Your task is to quote the records from their first line through the line containing "left are reported.", with nothing added or left out.

= MATERIAL PROVIDED =
Start of Block

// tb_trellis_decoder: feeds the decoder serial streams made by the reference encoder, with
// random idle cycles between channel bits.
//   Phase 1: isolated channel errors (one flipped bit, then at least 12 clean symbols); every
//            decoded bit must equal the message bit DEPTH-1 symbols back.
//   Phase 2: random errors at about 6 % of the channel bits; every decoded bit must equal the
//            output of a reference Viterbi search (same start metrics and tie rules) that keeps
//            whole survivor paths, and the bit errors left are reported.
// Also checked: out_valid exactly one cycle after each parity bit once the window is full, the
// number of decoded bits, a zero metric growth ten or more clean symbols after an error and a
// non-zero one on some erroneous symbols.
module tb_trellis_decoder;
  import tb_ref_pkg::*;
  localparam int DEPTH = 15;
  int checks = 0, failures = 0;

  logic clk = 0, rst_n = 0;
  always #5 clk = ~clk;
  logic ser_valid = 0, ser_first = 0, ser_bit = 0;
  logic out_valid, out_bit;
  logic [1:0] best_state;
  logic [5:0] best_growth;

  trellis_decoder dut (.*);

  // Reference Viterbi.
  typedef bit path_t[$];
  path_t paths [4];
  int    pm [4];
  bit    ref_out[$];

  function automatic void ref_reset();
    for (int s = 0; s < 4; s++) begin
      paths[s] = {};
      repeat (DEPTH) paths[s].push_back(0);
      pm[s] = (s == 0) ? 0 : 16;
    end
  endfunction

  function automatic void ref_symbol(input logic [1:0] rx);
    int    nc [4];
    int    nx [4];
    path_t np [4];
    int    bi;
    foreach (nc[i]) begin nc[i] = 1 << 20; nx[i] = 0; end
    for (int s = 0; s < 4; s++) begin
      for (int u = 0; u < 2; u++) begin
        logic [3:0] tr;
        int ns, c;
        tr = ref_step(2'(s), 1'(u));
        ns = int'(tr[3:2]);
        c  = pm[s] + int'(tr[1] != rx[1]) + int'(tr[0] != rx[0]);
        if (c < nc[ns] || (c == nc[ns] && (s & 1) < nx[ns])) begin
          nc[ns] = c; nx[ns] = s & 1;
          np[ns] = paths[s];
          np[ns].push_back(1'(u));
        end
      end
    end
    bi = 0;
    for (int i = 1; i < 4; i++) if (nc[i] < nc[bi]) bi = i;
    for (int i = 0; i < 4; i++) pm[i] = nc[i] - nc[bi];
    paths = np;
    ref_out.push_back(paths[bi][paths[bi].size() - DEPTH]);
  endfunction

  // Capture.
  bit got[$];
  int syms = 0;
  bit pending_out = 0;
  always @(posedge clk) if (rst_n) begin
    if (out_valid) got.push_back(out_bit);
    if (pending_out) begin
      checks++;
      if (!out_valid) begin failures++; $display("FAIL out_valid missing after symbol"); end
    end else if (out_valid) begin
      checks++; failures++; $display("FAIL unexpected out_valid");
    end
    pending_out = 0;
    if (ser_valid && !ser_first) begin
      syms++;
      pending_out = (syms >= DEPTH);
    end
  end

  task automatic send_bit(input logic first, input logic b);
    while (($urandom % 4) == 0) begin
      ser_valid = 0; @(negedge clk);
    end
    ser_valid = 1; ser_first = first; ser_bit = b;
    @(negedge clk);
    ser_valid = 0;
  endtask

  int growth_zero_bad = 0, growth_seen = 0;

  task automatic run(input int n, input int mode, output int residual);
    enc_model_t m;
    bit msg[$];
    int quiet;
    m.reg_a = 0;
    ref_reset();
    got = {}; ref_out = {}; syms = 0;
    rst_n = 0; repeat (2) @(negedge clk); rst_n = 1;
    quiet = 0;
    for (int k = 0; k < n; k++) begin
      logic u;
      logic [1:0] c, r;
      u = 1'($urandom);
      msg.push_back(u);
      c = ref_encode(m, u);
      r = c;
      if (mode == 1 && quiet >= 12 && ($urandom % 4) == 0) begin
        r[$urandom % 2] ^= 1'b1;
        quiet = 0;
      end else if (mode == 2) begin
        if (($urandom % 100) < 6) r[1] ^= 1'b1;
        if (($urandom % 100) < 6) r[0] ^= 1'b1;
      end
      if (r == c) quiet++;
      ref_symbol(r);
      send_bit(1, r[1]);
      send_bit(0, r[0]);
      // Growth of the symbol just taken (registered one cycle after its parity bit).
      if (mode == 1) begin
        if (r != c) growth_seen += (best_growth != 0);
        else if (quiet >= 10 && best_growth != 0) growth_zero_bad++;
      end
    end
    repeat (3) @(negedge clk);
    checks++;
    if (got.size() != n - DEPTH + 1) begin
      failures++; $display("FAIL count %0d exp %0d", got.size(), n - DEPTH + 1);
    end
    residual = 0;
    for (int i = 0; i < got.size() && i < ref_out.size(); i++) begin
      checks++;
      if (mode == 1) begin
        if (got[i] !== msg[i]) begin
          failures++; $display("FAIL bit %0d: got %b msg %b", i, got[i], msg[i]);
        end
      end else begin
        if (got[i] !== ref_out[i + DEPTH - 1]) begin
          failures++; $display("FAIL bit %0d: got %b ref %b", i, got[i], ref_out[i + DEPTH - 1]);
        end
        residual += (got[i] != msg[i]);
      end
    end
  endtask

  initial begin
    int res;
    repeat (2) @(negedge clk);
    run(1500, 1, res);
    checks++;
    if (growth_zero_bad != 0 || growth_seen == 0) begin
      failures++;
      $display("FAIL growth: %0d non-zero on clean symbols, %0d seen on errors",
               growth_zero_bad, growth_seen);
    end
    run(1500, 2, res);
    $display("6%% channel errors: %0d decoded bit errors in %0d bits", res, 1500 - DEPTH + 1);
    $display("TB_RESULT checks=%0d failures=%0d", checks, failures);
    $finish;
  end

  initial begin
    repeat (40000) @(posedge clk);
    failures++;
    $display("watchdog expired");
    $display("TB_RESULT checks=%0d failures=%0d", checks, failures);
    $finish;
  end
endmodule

End of Block

= ANSWER TO THIS EXERCISE =
// tb_trellis_decoder: feeds the decoder serial streams made by the reference encoder, with
// random idle cycles between channel bits.
//   Phase 1: isolated channel errors (one flipped bit, then at least 12 clean symbols); every
//            decoded bit must equal the message bit DEPTH-1 symbols back.
//   Phase 2: random errors at about 6 % of the channel bits; every decoded bit must equal the
//            output of a reference Viterbi search (same start metrics and tie rules) that keeps
//            whole survivor paths, and the bit errors left are reported.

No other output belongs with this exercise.